Taken together, these measures would undo the Second Amendment right by turning it into a privilege bestowed by government—something on which no one attempting to exercise a Constitutional right should be forced to rely.

Then there are the even more flagrant violations. Chief among these is a ban on the manufacture and sale of commonly-owned semi-automatic firearms and their magazines. In Heller, the Court made clear that the Second Amendment protects ownership of firearms “in common use at the time” for “lawful purposes like self-defense.” The principal target of such bans is the AR-15. As the AR-15 is the most popular rifle in America and owned almost entirely by law-abiding Americans, it is indisputably “in common use” for “lawful purposes.” Heller author Justice Antonin Scalia and Justice Clarence Thomas reiterated as much in a 2015 dissent from denial of certiorari in the case Friedman v.
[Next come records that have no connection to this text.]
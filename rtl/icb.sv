// icb: input control block, one per input port of the switch.
//
// The edge detector watches req. On a rising edge the low ADDR_W bits of the
// nibble arriving in the same cycle are the route: they are decoded one-hot
// and sent to the output control block as a build-up request. The decision
// logic picks the output control block's reply for that output; if it is
// granted, the state register is loaded with the route at the clock edge,
// otherwise a one-cycle nack is produced. On a falling edge of req the state
// register is decoded into a tear-down order for the output it holds and is
// then cleared. The decoded state register drives the crossbar control of
// this input, one line per output port.
//
// The state register is ADDR_W bits; a value that names no existing port
// (all ones, i.e. 3 on a 3-port switch) means "no connection". A route
// nibble naming a port that does not exist therefore gets no grant and is
// nacked. Both are this design's choices.
//
// Timing: request and reply are combinational in the cycle of the rising
// edge; crossbar control is active from the next cycle; nack is registered
// and high during the cycle after the refused rising edge.
module icb #(
  parameter int unsigned NPORTS = pcc_pkg::NPORTS,
  parameter int unsigned ADDR_W = pcc_pkg::ADDR_W
) (
  input  logic              clk,
  input  logic              rst_n,
  input  logic              req,
  input  logic [ADDR_W-1:0] addr,
  output logic [NPORTS-1:0] build_req,
  input  logic [NPORTS-1:0] reply,
  output logic [NPORTS-1:0] tear_down,
  output logic              nack,
  output logic [NPORTS-1:0] xbar_ctrl
);

  localparam logic [ADDR_W-1:0] IDLE = '1;

  logic              build_up, tear_dn;
  logic [ADDR_W-1:0] state_q;
  logic [NPORTS-1:0] addr_oh;
  logic              granted;

  // The idle code must name no port.
  if (NPORTS >= (1 << ADDR_W)) begin : g_bad_param
    $error("icb: NPORTS must be below 2**ADDR_W");
  end

  edge_detector u_edge (
    .clk       (clk),
    .rst_n     (rst_n),
    .req       (req),
    .build_up  (build_up),
    .tear_down (tear_dn)
  );

  // one-hot decoder: out-of-range codes decode to zero
  function automatic logic [NPORTS-1:0] decode(input logic [ADDR_W-1:0] a);
    logic [NPORTS-1:0] oh;
    oh = '0;
    for (int unsigned j = 0; j < NPORTS; j++)
      if (a == ADDR_W'(j)) oh[j] = 1'b1;
    return oh;
  endfunction

  always_comb begin
    addr_oh   = decode(addr);
    build_req = build_up ? addr_oh : '0;
    granted   = build_up & |(reply & addr_oh);
    tear_down = tear_dn ? decode(state_q) : '0;
    xbar_ctrl = decode(state_q);
  end

  // state register and decision logic
  always_ff @(posedge clk or negedge rst_n) begin
    if (!rst_n) begin
      state_q <= IDLE;
      nack    <= 1'b0;
    end else begin
      nack <= build_up & ~granted;
      if (tear_dn)      state_q <= IDLE;
      else if (granted) state_q <= addr;
    end
  end

endmodule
Highland Park.

While the 2020 Democratic Party draft platform is even more hostile to the Second Amendment than in 2016, this wasn’t always the case. Absent is any recognition of the Second Amendment, a conspicuous omission given the language in previous iterations.

2012: We recognize that the individual right to bear arms is an important part of the American tradition, and we will preserve Americans’ Second Amendment right to own and use firearms.

2008: We recognize that the right to bear arms is an important part of the American tradition,
and we will preserve Americans’ Second Amendment right to own and use firearms.

Lip service, perhaps, but there have also been practical changes in the party’s conduct. As Second Amendment attorney and scholar David Kopel pointed out in 2010, 81 House Democrats and 19 Senate Democrats signed onto an amicus brief filed in the U.S. Supreme Court case McDonald v. Chicago supporting incorporation of the individual-rights interpretation of the Second Amendment to the states.

The national Democratic Party’s relatively recent near-uniform contempt for the Second Amendment coincided with billionaire Michael Bloomberg’s decision to employ his almost unlimited wealth in service of dismantling gun rights. After pledging $50 million to confront the NRA in 2013, the former New York City mayor has spent untold millions in federal and state elections to shift the Democratic Party to a radical anti-gun position.

Nevertheless, there is a limit to what money can buy. This year Bloomberg attempted to purchase the Democratic Party outright, seeking its nomination for president. According to ABC News, the would-be oligarch spent more than $1 billion on the venture, only to win American Samoa’s primary. Talk about a bad investment.

In the end, votes are what count. While the current national Democratic Party is being driven by its anti-gun donor class, the party’s servitude need not last forever. Support for the Second Amendment has been, and should be, bipartisan. The way to make this clear to the national Democratic Party and Michael Bloomberg is through the ballot box.